Кардиолог, мужчина средних лет с внимательными серыми глазами, смотрит на меня поверх очков и записывает что-то в блокнот. В его движениях нет суеты, он ведёт себя спокойно, размеренно. Этот его невозмутимый взгляд заставляет меня чувствовать себя маленькой девочкой, которую сейчас будут отчитывать за невнимательность к своему здоровью.

— У вас часто случаются обмороки? — спрашивает он, подняв голову.

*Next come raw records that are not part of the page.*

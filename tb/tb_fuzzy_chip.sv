// tb_fuzzy_chip - end-to-end self-checking test of the fuzzy processor at
// its default size.
//
// A fuzzy system is loaded through the cfg port: ascending interval
// boundaries, fuzzification tables (triangular MFs first, then arbitrary
// shapes), and a complete 64-rule set with random premise codes and
// consequents. Input sets are written with the Input_Ready / Load_Input
// handshake (data and Load_Input held two clocks), either as fast as the
// chip accepts them or with random pauses, in MIN and in product mode.
// Each Zo is compared with a behavioural model of the inference that reads
// the same tables. Also checked: the latency from the first clock that
// samples Load_Input to Output_Ready (21 clocks), a result every 4 clocks
// when streaming (the 30 ns processing rate), and that every mechanism
// occurred (both t-norms, all premise codes, no rule fired, waiting for
// Input_Ready, reloading the rules, back-to-back results).
module tb_fuzzy_chip;
  import fuzzy_pkg::*;
  localparam int LATENCY = 21;
  localparam int RATE    = ACT_RULES;

  logic clk = 1'b0, rst_n = 1'b0;
  logic load_input = 1'b0;
  logic [X_W-1:0] x0_in = '0, x1_in = '0;
  logic input_ready;
  logic tnorm_sel = 1'b0;
  logic [Z_W-1:0] zo;
  logic output_ready;
  logic cfg_we = 1'b0;
  cfg_target_e cfg_target = CFG_BP0;
  logic [X_W-1:0] cfg_addr = '0;
  logic [RULE_W-1:0] cfg_wdata = '0;

  fuzzy_chip dut (.*);
  always #5 clk = ~clk;

  int checks = 0, failures = 0;
  int cyc = 0;
  always @(posedge clk) cyc <= cyc + 1;

  // model state: the loaded fuzzy system
  int bnd [2][N_BP];
  logic [LUT_W-1:0] lut [2][1 << X_W];
  logic [RULE_W-1:0] rules [N_RULES];

  // mechanism counters
  int n_min = 0, n_prod = 0, n_zero_den = 0, n_wait = 0;
  int n_rate = 0, n_reload = 0;
  int n_pc [4] = '{0, 0, 0, 0};

  // expected results in order
  int exp_q [$], t_q [$];
  int last_out = -100;

  initial begin
    repeat (60000) @(posedge clk);
    failures++;
    $display("watchdog expired");
    $display("TB_RESULT checks=%0d failures=%0d", checks, failures);
    $finish;
  end

  // ---------------------------------------------------------------- model
  function automatic int interval(int v, int x);
    int k = 0;
    for (int j = 0; j < N_BP; j++) if (x >= bnd[v][j]) k = j + 1;
    return k;
  endfunction

  function automatic int alpha(int v, int x, int mf);
    return (mf % 2) ? int'(lut[v][x][7:4]) : int'(lut[v][x][3:0]);
  endfunction

  function automatic int infer(int x0, int x1, bit prod, bit count);
    int k0 = interval(0, x0), k1 = interval(1, x1);
    int st = 0, szt = 0;
    for (int i = 0; i < 2; i++)
      for (int j = 0; j < 2; j++) begin
        int m0 = k0 + i, m1 = k1 + j;
        int w = int'(rules[m0 * N_MF + m1]);
        int pc = w >> Z_W, z = w % (1 << Z_W);
        int a0 = (pc & 2) ? alpha(0, x0, m0) : 15;
        int a1 = (pc & 1) ? alpha(1, x1, m1) : 15;
        int th;
        if (pc == 0)   th = 0;
        else if (prod) th = (a0 * a1 + 15) / 16;   // 4-bit product, 15 neutral
        else           th = (a0 < a1) ? a0 : a1;
        if (count) n_pc[pc]++;
        st += th; szt += th * z;
      end
    if (count && st == 0) n_zero_den++;
    if (st == 0) return 0;
    return szt / st;
  endfunction

  // ---------------------------------------------------------- loading
  task automatic cfg_write(cfg_target_e t, int a, int d);
    @(negedge clk);
    cfg_we = 1'b1; cfg_target = t; cfg_addr = X_W'(a); cfg_wdata = RULE_W'(d);
    @(negedge clk);
    cfg_we = 1'b0;
  endtask

  task automatic load_bounds();
    for (int v = 0; v < 2; v++) begin
      int b = 0;
      for (int j = 0; j < N_BP; j++) begin
        b = b + 4 + int'($urandom_range(0, 14));
        bnd[v][j] = b;
        cfg_write(v == 0 ? CFG_BP0 : CFG_BP1, j, b);
      end
    end
  endtask

  // triangular MFs: in interval k, MF k falls from 15 and MF k+1 rises
  task automatic load_triangles();
    for (int v = 0; v < 2; v++)
      for (int x = 0; x < (1 << X_W); x++) begin
        int k = interval(v, x);
        int lo = (k == 0) ? 0 : bnd[v][k-1];
        int hi = (k == N_BP) ? (1 << X_W) - 1 : bnd[v][k];
        int up = (hi == lo) ? 15 : ((x - lo) * 15 + (hi - lo) / 2) / (hi - lo);
        int dn = 15 - up;
        logic [LUT_W-1:0] w;
        if (k % 2 == 0) w = {A_W'(up), A_W'(dn)};   // MF k even, k+1 odd
        else            w = {A_W'(dn), A_W'(up)};
        lut[v][x] = w;
        cfg_write(v == 0 ? CFG_LUT0 : CFG_LUT1, x, int'(w));
      end
  endtask

  task automatic load_random_luts();
    for (int v = 0; v < 2; v++)
      for (int x = 0; x < (1 << X_W); x++) begin
        lut[v][x] = LUT_W'($urandom);
        cfg_write(v == 0 ? CFG_LUT0 : CFG_LUT1, x, int'(lut[v][x]));
      end
  endtask

  // complete rule set; the four rules of MFs 0/1 x 0/1 are absent ("00"),
  // so inputs in the first interval of both variables fire no rule
  task automatic load_rules();
    for (int a = 0; a < N_RULES; a++) begin
      int pc = $urandom_range(0, 3);
      if (a == 0 || a == 1 || a == N_MF || a == N_MF + 1) pc = 0;
      rules[a] = RULE_W'(pc << Z_W | $urandom_range(0, 127));
      cfg_write(CFG_RULE, a, int'(rules[a]));
    end
    n_reload++;
  endtask

  // ---------------------------------------------------------- input side
  // one input set with the handshake; returns after Load_Input is released
  task automatic write_set(int x0, int x1);
    int e;
    if (!input_ready) n_wait++;
    while (!input_ready) @(negedge clk);
    load_input = 1'b1; x0_in = X_W'(x0); x1_in = X_W'(x1);
    e = infer(x0, x1, tnorm_sel, 1'b1);
    exp_q.push_back(e);
    t_q.push_back(cyc);
    if (tnorm_sel) n_prod++; else n_min++;
    repeat (2) @(negedge clk);
    load_input = 1'b0; x0_in = ~x0_in; x1_in = ~x1_in;
    @(negedge clk);
  endtask

  task automatic drain();
    while (exp_q.size() != 0 && cyc < 59000) @(negedge clk);
    repeat (4) @(negedge clk);
  endtask

  task automatic run_sets(int n, bit gaps);
    for (int i = 0; i < n; i++) begin
      if (i % 25 == 3) write_set(int'($urandom_range(0, bnd[0][0] - 1)),
                                 int'($urandom_range(0, bnd[1][0] - 1)));
      else             write_set(int'($urandom_range(0, 127)), int'($urandom_range(0, 127)));
      if (gaps) repeat ($urandom_range(0, 9)) @(negedge clk);
    end
    drain();
  endtask

  // ---------------------------------------------------------- output side
  always @(negedge clk) if (rst_n && output_ready) begin
    checks++;
    if (exp_q.size() == 0) begin
      failures++;
      $display("ERROR unexpected Output_Ready at %0d", cyc);
    end else begin
      automatic int e = exp_q.pop_front(), t0 = t_q.pop_front();
      if (int'(zo) != e) begin
        failures++;
        $display("ERROR zo=%0d expected %0d at %0d", zo, e, cyc);
      end
      if (cyc - t0 < LATENCY) begin
        failures++;
        $display("ERROR latency %0d below %0d", cyc - t0, LATENCY);
      end
      if (cyc - last_out < RATE) begin
        failures++;
        $display("ERROR results %0d clocks apart", cyc - last_out);
      end
      if (cyc - last_out == RATE) n_rate++;
    end
    last_out = cyc;
  end

  // latency of a lone set
  task automatic check_latency();
    int t0;
    drain();
    t0 = cyc;
    write_set(40, 90);
    while (!output_ready && cyc < 59000) @(negedge clk);
    checks++;
    if (cyc - t0 != LATENCY) begin
      failures++;
      $display("ERROR latency %0d expected %0d", cyc - t0, LATENCY);
    end
    @(negedge clk);
  endtask

  // ---------------------------------------------------------- sequence
  initial begin
    repeat (3) @(negedge clk);
    rst_n = 1'b1;
    @(negedge clk);
    checks++;
    if (!input_ready || output_ready) begin
      failures++;
      $display("ERROR handshake outputs after reset");
    end
    load_bounds();
    load_triangles();
    load_rules();

    tnorm_sel = 1'b0;
    check_latency();
    run_sets(150, 1'b0);          // streaming, MIN
    run_sets(60, 1'b1);           // with pauses
    tnorm_sel = 1'b1;
    check_latency();
    run_sets(150, 1'b0);          // streaming, product

    // new rules and arbitrary MF shapes, same chip
    load_rules();
    load_random_luts();
    tnorm_sel = 1'b0;
    run_sets(100, 1'b0);
    tnorm_sel = 1'b1;
    run_sets(100, 1'b1);
    drain();

    // every mechanism must have happened
    begin
      string names [10] = '{"MIN", "product", "premise 00", "premise 01", "premise 10",
                            "premise 11", "no rule fired", "Input_Ready wait",
                            "rule memory reload", "4-clock result rate"};
      int counts [10];
      counts = '{n_min, n_prod, n_pc[0], n_pc[1], n_pc[2], n_pc[3], n_zero_den,
                 n_wait, n_reload - 1, n_rate};
      for (int i = 0; i < 10; i++) begin
        checks++;
        $display("mechanism %-20s %0d", names[i], counts[i]);
        if (counts[i] == 0) begin
          failures++;
          $display("ERROR mechanism %s never happened", names[i]);
        end
      end
      checks++;
      if (exp_q.size() != 0) begin
        failures++;
        $display("ERROR %0d results missing", exp_q.size());
      end
    end
    $display("TB_RESULT checks=%0d failures=%0d", checks, failures);
    $finish;
  end
endmodule
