// tb_fuzzy_approx - function approximation with the fuzzy processor at its
// default size.
//
// The chip is loaded with 8 triangular MFs per input, peaks at evenly
// spaced points c_j (0, 18, 36, 54, 73, 91, 109, 127), and with the 64
// rules "if X0 is MF i and X1 is MF j then Z = f(c_i, c_j)", so that the
// Sugeno output interpolates f between the grid points. Inputs sweep a
// grid over the whole 0..127 x 0..127 plane, streamed through the
// Input_Ready / Load_Input handshake, for two functions and both t-norms.
// Every Zo is checked exactly against a behavioural model of the
// inference; the error against the real function is reported, and in
// product mode (bilinear interpolation) the mean error must stay below 1%
// of the output range and the maximum below 3.5% (the maximum is set by
// the curvature of f between grid points 18 apart, not by the datapath).
module tb_fuzzy_approx;
  import fuzzy_pkg::*;
  localparam int STEP = 3;

  logic clk = 1'b0, rst_n = 1'b0;
  logic load_input = 1'b0;
  logic [X_W-1:0] x0_in = '0, x1_in = '0;
  logic input_ready;
  logic tnorm_sel = 1'b1;
  logic [Z_W-1:0] zo;
  logic output_ready;
  logic cfg_we = 1'b0;
  cfg_target_e cfg_target = CFG_BP0;
  logic [X_W-1:0] cfg_addr = '0;
  logic [RULE_W-1:0] cfg_wdata = '0;

  fuzzy_chip dut (.*);
  always #5 clk = ~clk;

  int checks = 0, failures = 0;
  int bnd [N_BP];
  int ctr [N_MF];
  logic [LUT_W-1:0] lut [1 << X_W];
  logic [RULE_W-1:0] rules [N_RULES];
  int exp_q [$];
  real ideal_q [$];
  real err_sum, err_max;
  int n_out;
  int fsel;

  initial begin
    repeat (200000) @(posedge clk);
    failures++;
    $display("watchdog expired");
    $display("TB_RESULT checks=%0d failures=%0d", checks, failures);
    $finish;
  end

  function automatic real f(int sel, real a, real b);
    if (sel == 0) return a * b / 127.0;                                   // bilinear
    return 63.5 + 50.0 * $sin(3.14159265 * a / 127.0) * $cos(3.14159265 * b / 127.0);
  endfunction

  function automatic int interval(int x);
    int k = 0;
    for (int j = 0; j < N_BP; j++) if (x >= bnd[j]) k = j + 1;
    return k;
  endfunction

  function automatic int infer(int x0, int x1, bit prod);
    int k0 = interval(x0), k1 = interval(x1);
    int st = 0, szt = 0;
    for (int i = 0; i < 2; i++)
      for (int j = 0; j < 2; j++) begin
        int m0 = k0 + i, m1 = k1 + j;
        int w = int'(rules[m0 * N_MF + m1]);
        int z = w % (1 << Z_W);
        int a0 = (m0 % 2) ? int'(lut[x0][7:4]) : int'(lut[x0][3:0]);
        int a1 = (m1 % 2) ? int'(lut[x1][7:4]) : int'(lut[x1][3:0]);
        int th = prod ? (a0 * a1 + 15) / 16 : ((a0 < a1) ? a0 : a1);
        st += th; szt += th * z;
      end
    if (st == 0) return 0;
    return szt / st;
  endfunction

  task automatic cfg_write(cfg_target_e t, int a, int d);
    @(negedge clk);
    cfg_we = 1'b1; cfg_target = t; cfg_addr = X_W'(a); cfg_wdata = RULE_W'(d);
    @(negedge clk);
    cfg_we = 1'b0;
  endtask

  // the same MFs for both inputs
  task automatic load_mfs();
    for (int j = 0; j < N_BP; j++) begin
      bnd[j] = ((j + 1) * 128) / 7;
      cfg_write(CFG_BP0, j, bnd[j]);
      cfg_write(CFG_BP1, j, bnd[j]);
    end
    ctr[0] = 0; ctr[N_MF-1] = 127;
    for (int j = 1; j < N_MF - 1; j++) ctr[j] = bnd[j-1];
    for (int x = 0; x < (1 << X_W); x++) begin
      int k = interval(x);
      int lo = ctr[k], hi = ctr[k+1];
      int up = ((x - lo) * 15 + (hi - lo) / 2) / (hi - lo);
      int dn = 15 - up;
      if (k % 2 == 0) lut[x] = {A_W'(up), A_W'(dn)};
      else            lut[x] = {A_W'(dn), A_W'(up)};
      cfg_write(CFG_LUT0, x, int'(lut[x]));
      cfg_write(CFG_LUT1, x, int'(lut[x]));
    end
  endtask

  task automatic load_rules(int sel);
    for (int i = 0; i < N_MF; i++)
      for (int j = 0; j < N_MF; j++) begin
        int z = int'(f(sel, real'(ctr[i]), real'(ctr[j])));   // rounds to nearest
        rules[i * N_MF + j] = RULE_W'(3 << Z_W | z);
        cfg_write(CFG_RULE, i * N_MF + j, int'(rules[i * N_MF + j]));
      end
  endtask

  task automatic write_set(int x0, int x1);
    while (!input_ready) @(negedge clk);
    load_input = 1'b1; x0_in = X_W'(x0); x1_in = X_W'(x1);
    exp_q.push_back(infer(x0, x1, tnorm_sel));
    ideal_q.push_back(f(fsel, real'(x0), real'(x1)));
    repeat (2) @(negedge clk);
    load_input = 1'b0;
    @(negedge clk);
  endtask

  always @(negedge clk) if (rst_n && output_ready) begin
    checks++;
    if (exp_q.size() == 0) begin
      failures++;
      $display("ERROR unexpected Output_Ready");
    end else begin
      automatic int e = exp_q.pop_front();
      automatic real id = ideal_q.pop_front();
      automatic real er = (real'(zo) > id) ? real'(zo) - id : id - real'(zo);
      if (int'(zo) != e) begin
        failures++;
        $display("ERROR zo=%0d expected %0d", zo, e);
      end
      err_sum += er; n_out++;
      if (er > err_max) err_max = er;
    end
  end

  initial begin
    repeat (3) @(negedge clk);
    rst_n = 1'b1;
    load_mfs();
    for (int sel = 0; sel < 2; sel++)
      for (int m = 1; m >= 0; m--) begin
        real mean_pct, max_pct;
        fsel = sel;
        tnorm_sel = m[0];
        load_rules(sel);
        err_sum = 0.0; err_max = 0.0; n_out = 0;
        for (int a = 0; a < 128; a += STEP)
          for (int b = 0; b < 128; b += STEP)
            write_set(a, b);
        while (exp_q.size() != 0) @(negedge clk);
        mean_pct = 100.0 * err_sum / n_out / 127.0;
        max_pct  = 100.0 * err_max / 127.0;
        $display("function %0d %s: %0d points, mean error %.2f%%, max error %.2f%% of full scale",
                 sel, m ? "product" : "MIN", n_out, mean_pct, max_pct);
        if (m == 1) begin
          checks++;
          if (mean_pct >= 1.0 || max_pct >= 3.5) begin
            failures++;
            $display("ERROR approximation error too large");
          end
        end
      end
    $display("TB_RESULT checks=%0d failures=%0d", checks, failures);
    $finish;
  end
endmodule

Я сглатываю, ощущая нервозность, и машинально жму пальцами край простыни. Покосившись на Ярослава, который сидит в углу палаты с напряжённым выражением лица, пожимаю плечами.

— Не знаю. Бывали когда-то. Но я тогда в положении была.

Врач кивает, делая очередную пометку в своём блокноте. Его аккуратный почерк бегает по бумаге, и я невольно ловлю себя на мысли, что он, наверное, пишет что-то вроде: «Пациентка отрицает серьёзные проблемы, но выглядит обеспокоенной».

— Были ли раньше проблемы с сердцем? Одышка, боли в груди? — его голос ровный, чуть приглушённый, но в нём нет ни капли безразличия.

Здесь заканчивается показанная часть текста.